EXERCISE INSTRUCTIONS:
Determine how many lines in the listing below contain the word "accepted", then state that number by itself.

MATERIALS PROVIDED:
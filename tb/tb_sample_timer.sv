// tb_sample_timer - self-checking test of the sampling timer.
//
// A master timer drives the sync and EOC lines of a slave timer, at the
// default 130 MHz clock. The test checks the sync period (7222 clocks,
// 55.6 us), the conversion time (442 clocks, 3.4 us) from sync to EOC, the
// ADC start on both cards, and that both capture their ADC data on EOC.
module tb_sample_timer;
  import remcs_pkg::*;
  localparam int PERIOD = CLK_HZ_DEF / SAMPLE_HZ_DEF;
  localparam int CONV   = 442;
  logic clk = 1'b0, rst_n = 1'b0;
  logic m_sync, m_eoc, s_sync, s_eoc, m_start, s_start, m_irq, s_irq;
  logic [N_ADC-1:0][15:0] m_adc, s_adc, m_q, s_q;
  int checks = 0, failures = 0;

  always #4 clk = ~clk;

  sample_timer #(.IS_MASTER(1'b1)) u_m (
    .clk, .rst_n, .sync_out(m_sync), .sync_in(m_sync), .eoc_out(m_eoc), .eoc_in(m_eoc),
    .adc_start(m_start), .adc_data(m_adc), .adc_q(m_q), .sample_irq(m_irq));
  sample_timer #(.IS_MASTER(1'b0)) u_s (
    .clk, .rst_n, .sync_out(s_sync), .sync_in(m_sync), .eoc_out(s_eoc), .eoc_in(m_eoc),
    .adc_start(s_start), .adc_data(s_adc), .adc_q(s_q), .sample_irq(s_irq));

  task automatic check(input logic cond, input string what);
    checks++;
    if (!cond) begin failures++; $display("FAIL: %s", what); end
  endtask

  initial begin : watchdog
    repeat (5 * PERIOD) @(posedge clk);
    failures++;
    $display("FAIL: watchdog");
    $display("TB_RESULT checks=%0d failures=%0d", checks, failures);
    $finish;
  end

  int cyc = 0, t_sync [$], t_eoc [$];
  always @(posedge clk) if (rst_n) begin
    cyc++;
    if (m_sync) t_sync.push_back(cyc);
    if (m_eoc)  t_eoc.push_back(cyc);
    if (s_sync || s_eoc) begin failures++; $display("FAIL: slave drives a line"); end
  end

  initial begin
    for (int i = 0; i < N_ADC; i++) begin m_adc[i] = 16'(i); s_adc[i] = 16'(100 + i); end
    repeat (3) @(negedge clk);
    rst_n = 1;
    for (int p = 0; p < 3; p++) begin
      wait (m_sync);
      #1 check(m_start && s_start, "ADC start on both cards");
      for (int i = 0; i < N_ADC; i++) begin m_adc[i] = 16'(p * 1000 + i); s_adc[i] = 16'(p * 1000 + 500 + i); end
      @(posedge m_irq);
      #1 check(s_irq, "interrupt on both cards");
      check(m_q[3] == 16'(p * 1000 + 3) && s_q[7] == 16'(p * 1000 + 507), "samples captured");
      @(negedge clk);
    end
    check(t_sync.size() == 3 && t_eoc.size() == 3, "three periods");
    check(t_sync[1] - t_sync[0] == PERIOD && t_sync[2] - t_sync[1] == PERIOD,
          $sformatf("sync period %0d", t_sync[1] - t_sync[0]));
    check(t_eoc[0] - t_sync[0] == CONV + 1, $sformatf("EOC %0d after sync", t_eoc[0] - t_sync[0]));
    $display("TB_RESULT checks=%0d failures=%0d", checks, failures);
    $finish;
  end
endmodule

---

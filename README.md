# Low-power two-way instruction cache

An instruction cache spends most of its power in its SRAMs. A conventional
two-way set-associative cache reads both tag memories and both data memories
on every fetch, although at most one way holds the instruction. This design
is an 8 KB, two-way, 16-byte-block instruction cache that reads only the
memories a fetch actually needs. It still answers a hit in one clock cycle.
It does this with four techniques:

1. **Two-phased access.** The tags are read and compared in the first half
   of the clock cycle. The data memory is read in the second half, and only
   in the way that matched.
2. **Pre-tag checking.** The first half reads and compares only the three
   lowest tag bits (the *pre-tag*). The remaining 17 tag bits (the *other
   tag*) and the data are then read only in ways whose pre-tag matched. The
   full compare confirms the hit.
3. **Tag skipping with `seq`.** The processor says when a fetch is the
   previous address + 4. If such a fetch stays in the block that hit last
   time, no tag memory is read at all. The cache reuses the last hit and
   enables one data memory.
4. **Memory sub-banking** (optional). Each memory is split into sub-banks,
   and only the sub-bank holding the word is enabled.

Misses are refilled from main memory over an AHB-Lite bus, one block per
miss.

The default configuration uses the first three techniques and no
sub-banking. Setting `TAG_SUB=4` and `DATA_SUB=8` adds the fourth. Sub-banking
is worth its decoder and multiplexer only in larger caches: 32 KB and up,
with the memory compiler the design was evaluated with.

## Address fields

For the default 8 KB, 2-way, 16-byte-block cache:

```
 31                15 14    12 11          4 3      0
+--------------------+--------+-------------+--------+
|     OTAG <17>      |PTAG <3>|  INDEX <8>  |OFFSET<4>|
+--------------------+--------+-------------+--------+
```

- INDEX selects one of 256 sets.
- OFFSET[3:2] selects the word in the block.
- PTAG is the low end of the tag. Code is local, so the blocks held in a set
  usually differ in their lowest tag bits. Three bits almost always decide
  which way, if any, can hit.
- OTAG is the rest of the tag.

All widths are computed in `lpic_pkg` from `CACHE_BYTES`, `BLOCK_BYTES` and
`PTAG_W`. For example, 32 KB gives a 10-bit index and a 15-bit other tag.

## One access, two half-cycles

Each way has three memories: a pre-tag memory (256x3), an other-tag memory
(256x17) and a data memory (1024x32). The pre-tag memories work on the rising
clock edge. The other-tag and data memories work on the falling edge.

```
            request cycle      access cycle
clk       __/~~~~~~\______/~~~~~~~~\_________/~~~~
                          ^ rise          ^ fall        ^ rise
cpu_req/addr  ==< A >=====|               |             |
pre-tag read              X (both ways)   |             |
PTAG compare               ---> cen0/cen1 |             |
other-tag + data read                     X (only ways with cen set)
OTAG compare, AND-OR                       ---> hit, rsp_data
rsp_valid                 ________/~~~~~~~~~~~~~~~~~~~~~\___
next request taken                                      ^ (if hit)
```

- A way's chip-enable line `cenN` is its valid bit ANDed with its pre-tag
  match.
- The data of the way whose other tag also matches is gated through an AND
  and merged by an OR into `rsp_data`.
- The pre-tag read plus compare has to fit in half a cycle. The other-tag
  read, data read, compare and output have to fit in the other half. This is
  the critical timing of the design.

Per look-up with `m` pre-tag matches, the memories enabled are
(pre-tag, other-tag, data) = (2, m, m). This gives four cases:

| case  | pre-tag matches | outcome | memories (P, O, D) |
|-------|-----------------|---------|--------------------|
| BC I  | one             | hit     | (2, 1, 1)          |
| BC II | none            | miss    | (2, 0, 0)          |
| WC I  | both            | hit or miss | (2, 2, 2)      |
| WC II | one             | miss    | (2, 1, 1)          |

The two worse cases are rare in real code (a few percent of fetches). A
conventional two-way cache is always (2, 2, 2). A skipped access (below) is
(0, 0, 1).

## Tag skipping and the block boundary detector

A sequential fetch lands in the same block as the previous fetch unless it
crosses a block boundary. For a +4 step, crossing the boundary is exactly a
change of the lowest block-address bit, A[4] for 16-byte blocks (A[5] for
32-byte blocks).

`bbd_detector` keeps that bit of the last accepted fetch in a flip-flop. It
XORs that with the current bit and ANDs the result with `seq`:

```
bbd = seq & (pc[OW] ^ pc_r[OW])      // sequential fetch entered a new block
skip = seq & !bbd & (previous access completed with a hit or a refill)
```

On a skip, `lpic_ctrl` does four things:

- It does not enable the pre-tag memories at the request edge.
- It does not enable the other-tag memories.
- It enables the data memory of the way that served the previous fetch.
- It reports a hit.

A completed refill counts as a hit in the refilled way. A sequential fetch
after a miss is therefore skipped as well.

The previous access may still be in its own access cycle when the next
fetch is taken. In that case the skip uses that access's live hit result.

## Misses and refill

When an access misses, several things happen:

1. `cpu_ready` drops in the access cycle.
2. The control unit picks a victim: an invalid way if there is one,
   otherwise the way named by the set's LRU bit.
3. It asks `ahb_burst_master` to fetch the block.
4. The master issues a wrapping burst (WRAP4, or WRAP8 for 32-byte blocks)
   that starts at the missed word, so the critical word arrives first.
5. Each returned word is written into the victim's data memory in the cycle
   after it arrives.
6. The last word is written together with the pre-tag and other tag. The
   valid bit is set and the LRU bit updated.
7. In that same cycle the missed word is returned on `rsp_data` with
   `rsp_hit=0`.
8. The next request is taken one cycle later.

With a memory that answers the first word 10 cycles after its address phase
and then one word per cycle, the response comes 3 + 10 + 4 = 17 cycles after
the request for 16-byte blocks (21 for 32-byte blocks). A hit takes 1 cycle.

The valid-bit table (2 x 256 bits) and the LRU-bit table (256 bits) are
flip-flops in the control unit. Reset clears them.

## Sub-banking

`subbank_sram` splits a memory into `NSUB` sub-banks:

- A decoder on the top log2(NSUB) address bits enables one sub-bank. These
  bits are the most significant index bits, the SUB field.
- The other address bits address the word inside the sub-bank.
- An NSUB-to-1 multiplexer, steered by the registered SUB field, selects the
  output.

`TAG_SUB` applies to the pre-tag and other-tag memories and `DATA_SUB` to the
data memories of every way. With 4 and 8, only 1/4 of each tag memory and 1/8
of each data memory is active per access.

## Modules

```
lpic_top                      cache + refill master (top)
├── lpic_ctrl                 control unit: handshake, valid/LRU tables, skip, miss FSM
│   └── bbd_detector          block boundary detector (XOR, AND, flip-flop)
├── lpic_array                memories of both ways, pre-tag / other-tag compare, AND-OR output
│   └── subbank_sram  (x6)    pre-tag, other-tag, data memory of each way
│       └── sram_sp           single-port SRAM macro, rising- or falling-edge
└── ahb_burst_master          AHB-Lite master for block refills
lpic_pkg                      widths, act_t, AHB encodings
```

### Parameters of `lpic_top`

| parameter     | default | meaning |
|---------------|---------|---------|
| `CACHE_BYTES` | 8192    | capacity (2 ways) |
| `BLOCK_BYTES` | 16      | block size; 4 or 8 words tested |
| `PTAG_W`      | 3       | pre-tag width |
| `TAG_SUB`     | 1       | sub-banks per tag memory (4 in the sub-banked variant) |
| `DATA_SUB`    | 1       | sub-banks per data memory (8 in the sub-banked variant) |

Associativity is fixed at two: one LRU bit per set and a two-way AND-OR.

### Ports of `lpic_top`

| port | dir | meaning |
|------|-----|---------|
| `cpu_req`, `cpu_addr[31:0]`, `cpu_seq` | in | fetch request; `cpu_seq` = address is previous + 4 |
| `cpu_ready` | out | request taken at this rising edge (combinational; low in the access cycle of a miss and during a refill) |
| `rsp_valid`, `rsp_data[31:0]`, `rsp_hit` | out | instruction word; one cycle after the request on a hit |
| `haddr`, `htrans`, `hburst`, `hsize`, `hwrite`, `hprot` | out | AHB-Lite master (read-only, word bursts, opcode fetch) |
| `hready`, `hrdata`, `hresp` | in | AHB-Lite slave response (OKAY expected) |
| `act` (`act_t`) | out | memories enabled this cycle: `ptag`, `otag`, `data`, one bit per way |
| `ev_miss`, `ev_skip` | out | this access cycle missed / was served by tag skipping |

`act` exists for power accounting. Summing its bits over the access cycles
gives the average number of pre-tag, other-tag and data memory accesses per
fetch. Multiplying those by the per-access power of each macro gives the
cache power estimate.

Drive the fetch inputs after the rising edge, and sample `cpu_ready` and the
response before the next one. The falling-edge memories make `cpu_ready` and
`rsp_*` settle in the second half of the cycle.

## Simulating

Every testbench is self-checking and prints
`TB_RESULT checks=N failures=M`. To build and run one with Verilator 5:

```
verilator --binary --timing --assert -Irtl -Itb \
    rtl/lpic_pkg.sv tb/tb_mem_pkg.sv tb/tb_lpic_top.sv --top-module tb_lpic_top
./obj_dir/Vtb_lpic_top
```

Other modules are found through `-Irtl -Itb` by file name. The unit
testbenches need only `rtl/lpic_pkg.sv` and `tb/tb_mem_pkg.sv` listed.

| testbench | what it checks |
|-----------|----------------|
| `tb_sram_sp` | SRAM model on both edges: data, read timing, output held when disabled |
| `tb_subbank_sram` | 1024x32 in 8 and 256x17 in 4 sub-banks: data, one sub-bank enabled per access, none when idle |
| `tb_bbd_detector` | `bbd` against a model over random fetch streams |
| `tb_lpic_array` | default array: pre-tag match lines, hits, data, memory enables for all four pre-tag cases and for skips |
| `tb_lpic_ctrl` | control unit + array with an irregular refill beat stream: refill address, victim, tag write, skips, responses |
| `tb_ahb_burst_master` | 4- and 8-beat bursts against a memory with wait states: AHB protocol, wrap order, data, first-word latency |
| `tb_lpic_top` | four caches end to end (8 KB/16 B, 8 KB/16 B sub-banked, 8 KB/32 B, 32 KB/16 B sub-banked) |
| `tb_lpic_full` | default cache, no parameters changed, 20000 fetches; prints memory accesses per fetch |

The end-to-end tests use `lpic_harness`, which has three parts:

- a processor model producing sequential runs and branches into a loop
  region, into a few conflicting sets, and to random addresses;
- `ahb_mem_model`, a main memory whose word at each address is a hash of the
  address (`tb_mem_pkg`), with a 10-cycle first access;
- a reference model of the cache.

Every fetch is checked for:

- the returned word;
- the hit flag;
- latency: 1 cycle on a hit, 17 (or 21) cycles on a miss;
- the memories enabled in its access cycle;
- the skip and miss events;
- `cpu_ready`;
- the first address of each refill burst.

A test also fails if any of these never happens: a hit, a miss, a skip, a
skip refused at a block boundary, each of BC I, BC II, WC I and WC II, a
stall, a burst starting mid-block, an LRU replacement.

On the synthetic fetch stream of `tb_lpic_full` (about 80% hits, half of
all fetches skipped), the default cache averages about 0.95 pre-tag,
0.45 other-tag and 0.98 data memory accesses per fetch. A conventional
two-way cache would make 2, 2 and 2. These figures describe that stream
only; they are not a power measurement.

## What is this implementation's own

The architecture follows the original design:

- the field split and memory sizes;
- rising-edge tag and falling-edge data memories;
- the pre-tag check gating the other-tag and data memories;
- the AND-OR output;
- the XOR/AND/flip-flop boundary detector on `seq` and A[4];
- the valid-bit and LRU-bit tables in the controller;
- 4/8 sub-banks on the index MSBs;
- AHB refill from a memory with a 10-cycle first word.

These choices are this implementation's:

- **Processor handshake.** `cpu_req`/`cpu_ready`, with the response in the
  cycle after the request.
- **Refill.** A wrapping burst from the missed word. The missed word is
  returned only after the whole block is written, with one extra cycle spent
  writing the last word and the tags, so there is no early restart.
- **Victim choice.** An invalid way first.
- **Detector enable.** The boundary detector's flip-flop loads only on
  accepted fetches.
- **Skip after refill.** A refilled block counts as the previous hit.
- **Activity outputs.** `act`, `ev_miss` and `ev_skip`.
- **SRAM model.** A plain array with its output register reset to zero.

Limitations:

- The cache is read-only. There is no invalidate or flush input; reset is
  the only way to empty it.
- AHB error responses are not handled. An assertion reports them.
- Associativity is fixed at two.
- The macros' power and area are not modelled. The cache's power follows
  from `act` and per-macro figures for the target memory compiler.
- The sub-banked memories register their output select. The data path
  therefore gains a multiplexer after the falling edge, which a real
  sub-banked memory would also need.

---

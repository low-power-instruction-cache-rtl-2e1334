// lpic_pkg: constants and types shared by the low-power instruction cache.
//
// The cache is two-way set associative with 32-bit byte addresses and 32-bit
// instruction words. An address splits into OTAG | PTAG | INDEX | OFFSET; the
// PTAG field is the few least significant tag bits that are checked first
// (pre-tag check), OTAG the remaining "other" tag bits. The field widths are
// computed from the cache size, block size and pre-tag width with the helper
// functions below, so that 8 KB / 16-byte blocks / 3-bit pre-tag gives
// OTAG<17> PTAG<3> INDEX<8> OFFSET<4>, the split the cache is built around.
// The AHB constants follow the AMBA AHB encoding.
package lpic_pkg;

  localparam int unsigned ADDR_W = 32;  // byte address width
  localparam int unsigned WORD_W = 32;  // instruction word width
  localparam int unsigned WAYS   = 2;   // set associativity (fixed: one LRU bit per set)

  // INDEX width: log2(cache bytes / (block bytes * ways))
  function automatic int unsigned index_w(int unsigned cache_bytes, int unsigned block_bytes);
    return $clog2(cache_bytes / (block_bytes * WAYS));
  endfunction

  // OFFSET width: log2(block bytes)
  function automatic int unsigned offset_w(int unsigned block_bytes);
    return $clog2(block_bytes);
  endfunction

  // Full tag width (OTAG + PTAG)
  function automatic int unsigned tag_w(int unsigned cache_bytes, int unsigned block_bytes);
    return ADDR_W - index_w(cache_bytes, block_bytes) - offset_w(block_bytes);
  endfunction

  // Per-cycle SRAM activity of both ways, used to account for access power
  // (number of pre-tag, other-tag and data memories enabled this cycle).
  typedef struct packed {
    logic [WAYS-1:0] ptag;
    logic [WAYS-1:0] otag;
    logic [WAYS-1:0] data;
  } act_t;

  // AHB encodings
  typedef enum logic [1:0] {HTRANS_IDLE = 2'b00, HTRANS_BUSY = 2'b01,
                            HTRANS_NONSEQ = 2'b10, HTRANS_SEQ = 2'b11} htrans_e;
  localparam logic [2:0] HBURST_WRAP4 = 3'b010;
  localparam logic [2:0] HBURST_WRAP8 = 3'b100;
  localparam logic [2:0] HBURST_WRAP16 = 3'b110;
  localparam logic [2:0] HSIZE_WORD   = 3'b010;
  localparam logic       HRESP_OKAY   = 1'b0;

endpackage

OUTPUT BELOW:
2